---------- RECORDS FOR THE TASK ----------
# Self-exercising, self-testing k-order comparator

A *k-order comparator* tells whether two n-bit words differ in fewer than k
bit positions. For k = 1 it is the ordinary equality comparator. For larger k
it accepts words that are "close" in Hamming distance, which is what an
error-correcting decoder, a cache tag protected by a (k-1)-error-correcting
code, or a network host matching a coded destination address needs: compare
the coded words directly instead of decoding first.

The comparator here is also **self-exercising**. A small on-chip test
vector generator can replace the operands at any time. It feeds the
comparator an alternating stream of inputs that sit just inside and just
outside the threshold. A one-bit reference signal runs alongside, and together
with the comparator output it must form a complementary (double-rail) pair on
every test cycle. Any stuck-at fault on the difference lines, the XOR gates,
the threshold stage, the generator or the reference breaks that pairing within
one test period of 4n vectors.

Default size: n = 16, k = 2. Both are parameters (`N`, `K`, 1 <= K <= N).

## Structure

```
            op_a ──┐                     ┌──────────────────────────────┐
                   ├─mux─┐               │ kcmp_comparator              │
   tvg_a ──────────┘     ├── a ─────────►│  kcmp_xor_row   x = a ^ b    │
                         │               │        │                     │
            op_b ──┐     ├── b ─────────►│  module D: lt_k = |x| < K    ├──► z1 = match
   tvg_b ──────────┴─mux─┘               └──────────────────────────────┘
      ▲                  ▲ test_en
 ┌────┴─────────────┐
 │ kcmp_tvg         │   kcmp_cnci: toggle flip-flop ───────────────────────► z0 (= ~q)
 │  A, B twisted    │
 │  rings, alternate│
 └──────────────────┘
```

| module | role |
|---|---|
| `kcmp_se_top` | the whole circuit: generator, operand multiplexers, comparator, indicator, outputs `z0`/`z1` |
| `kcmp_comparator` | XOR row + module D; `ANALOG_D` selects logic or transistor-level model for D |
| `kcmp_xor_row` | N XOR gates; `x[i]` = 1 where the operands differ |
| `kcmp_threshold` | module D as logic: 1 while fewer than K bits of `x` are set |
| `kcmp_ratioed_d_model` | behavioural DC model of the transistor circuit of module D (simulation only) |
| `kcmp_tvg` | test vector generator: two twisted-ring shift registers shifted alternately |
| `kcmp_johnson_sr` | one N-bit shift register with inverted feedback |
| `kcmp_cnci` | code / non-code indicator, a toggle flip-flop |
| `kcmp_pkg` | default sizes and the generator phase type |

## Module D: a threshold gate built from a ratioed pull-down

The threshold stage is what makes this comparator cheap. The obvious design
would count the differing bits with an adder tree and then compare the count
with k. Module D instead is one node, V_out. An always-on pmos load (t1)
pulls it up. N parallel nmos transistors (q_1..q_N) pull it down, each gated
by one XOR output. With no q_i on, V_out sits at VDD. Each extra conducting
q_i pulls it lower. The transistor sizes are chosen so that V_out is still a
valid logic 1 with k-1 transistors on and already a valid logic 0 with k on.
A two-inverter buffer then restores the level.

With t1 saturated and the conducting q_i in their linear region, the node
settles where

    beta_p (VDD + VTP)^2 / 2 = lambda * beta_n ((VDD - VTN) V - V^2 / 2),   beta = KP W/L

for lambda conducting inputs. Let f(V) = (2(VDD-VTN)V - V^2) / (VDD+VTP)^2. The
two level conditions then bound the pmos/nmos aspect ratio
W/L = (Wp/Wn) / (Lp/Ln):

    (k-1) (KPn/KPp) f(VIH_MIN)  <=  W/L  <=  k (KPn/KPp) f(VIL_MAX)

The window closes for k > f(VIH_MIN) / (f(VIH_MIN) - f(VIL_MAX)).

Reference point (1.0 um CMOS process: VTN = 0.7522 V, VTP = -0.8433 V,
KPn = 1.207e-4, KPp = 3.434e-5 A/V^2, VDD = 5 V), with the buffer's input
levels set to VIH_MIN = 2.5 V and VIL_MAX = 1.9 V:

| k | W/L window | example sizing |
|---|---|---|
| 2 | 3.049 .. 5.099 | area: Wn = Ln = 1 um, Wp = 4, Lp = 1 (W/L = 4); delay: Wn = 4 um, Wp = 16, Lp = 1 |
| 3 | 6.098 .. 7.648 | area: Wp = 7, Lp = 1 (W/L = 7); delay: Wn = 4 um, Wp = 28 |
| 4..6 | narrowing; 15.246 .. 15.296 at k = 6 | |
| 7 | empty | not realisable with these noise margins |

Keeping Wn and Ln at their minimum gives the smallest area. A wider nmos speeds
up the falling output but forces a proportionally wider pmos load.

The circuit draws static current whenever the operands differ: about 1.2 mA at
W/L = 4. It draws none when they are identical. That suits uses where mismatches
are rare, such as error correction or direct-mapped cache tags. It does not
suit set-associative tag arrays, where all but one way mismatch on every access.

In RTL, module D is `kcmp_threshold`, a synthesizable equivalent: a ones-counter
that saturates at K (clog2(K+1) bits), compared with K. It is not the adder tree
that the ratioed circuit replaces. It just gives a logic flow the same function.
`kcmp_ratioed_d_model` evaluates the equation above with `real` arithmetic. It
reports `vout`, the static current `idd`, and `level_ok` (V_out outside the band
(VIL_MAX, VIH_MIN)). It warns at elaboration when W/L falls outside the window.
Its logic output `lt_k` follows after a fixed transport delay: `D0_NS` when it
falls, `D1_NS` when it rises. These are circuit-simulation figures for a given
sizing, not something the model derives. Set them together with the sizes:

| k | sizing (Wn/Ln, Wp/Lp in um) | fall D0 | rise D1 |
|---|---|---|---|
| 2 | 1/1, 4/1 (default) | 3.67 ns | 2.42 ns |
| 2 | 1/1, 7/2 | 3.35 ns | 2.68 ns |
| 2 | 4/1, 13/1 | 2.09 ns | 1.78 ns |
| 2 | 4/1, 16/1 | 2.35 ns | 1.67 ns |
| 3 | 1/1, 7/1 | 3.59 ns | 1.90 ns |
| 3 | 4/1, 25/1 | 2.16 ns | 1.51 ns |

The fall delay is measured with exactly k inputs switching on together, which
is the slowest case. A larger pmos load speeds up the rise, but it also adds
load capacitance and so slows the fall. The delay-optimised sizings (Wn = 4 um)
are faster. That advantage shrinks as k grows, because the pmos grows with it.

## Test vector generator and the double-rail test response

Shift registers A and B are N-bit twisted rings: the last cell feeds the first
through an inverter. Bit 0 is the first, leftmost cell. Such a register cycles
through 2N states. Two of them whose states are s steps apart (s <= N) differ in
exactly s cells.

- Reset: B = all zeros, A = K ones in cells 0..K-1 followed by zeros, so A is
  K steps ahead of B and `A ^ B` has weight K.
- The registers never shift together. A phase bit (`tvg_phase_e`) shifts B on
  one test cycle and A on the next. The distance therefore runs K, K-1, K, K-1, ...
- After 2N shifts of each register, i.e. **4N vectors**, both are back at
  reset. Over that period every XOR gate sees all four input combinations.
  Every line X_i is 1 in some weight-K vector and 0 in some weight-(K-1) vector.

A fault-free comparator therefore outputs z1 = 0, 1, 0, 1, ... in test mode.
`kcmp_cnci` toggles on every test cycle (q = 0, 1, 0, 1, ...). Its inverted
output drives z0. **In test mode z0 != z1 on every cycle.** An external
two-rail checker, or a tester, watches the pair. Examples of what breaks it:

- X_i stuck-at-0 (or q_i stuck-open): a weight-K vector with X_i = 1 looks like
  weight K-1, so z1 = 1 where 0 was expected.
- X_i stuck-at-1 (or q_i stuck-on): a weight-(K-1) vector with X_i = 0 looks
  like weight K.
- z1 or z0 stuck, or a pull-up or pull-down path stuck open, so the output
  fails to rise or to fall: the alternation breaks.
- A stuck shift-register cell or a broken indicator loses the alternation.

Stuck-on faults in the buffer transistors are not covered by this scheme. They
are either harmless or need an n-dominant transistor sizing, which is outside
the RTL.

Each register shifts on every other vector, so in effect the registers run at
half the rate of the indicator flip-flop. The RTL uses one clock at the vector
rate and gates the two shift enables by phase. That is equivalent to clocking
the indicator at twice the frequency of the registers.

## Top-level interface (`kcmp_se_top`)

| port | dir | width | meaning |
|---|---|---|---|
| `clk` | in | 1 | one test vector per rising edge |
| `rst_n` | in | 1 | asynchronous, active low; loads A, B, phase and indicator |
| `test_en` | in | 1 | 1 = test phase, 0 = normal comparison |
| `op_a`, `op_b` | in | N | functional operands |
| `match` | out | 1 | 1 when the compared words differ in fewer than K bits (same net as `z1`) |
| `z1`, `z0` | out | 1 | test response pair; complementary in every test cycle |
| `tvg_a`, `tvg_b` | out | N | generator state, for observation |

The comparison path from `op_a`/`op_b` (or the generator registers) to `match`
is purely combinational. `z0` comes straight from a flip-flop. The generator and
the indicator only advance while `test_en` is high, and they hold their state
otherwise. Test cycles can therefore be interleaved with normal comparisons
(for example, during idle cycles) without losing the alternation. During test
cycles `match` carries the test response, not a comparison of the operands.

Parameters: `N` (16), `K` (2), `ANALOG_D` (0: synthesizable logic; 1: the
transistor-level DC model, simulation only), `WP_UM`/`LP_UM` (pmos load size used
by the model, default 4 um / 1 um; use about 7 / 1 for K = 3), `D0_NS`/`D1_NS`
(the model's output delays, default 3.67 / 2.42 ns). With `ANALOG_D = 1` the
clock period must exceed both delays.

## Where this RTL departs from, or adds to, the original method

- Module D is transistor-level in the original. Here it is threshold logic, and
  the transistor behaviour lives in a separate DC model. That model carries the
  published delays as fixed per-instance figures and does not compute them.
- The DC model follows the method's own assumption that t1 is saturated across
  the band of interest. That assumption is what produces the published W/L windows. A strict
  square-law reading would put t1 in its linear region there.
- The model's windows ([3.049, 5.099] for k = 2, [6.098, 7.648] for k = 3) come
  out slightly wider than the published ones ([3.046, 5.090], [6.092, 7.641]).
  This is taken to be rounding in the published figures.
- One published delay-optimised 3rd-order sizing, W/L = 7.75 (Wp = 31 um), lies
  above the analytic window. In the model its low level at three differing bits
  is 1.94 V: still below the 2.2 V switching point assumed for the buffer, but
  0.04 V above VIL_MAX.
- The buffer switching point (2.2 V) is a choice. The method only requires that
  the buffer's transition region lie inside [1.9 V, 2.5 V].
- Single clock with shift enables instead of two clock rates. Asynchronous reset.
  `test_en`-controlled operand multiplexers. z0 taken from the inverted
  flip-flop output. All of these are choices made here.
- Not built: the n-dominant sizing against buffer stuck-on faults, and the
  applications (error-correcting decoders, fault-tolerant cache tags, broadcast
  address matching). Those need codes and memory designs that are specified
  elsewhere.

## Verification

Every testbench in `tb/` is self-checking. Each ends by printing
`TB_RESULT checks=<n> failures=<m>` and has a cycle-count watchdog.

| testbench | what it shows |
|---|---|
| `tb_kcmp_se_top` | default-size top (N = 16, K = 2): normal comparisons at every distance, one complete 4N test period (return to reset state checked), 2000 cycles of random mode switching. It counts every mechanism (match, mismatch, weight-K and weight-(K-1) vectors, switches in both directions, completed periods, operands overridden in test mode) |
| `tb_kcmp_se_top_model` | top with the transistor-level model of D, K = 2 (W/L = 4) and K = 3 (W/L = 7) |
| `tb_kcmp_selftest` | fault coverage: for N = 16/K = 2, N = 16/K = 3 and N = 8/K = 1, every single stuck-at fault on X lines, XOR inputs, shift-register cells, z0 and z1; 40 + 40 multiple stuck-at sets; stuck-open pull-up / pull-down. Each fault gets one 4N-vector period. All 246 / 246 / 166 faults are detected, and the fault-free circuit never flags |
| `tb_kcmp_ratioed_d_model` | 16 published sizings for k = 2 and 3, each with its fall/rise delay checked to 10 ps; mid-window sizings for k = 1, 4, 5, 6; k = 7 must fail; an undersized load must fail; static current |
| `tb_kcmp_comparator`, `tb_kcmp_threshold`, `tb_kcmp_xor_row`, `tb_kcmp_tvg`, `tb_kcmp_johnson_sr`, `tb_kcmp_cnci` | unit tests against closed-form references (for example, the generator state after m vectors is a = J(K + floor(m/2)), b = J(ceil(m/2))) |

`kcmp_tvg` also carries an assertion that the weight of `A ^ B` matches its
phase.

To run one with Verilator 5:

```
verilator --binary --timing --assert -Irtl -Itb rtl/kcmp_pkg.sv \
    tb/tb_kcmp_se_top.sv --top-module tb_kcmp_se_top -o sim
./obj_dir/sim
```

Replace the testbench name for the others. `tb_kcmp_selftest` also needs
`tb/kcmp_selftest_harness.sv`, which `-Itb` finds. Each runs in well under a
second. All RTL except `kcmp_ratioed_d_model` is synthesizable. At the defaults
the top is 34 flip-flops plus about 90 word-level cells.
----------
#### WHAT THE TASK REQUIRES:
Scan the records above for the lines holding "## Module D: a" and "settles where". Transcribe those two and every line between them word for word, and no others.

#### COMPLETED EXERCISE:
## Module D: a threshold gate built from a ratioed pull-down

The threshold stage is what makes this comparator cheap. The obvious design
would count the differing bits with an adder tree and then compare the count
with k. Module D instead is one node, V_out. An always-on pmos load (t1)
pulls it up. N parallel nmos transistors (q_1..q_N) pull it down, each gated
by one XOR output. With no q_i on, V_out sits at VDD. Each extra conducting
q_i pulls it lower. The transistor sizes are chosen so that V_out is still a
valid logic 1 with k-1 transistors on and already a valid logic 0 with k on.
A two-inverter buffer then restores the level.

With t1 saturated and the conducting q_i in their linear region, the node
settles where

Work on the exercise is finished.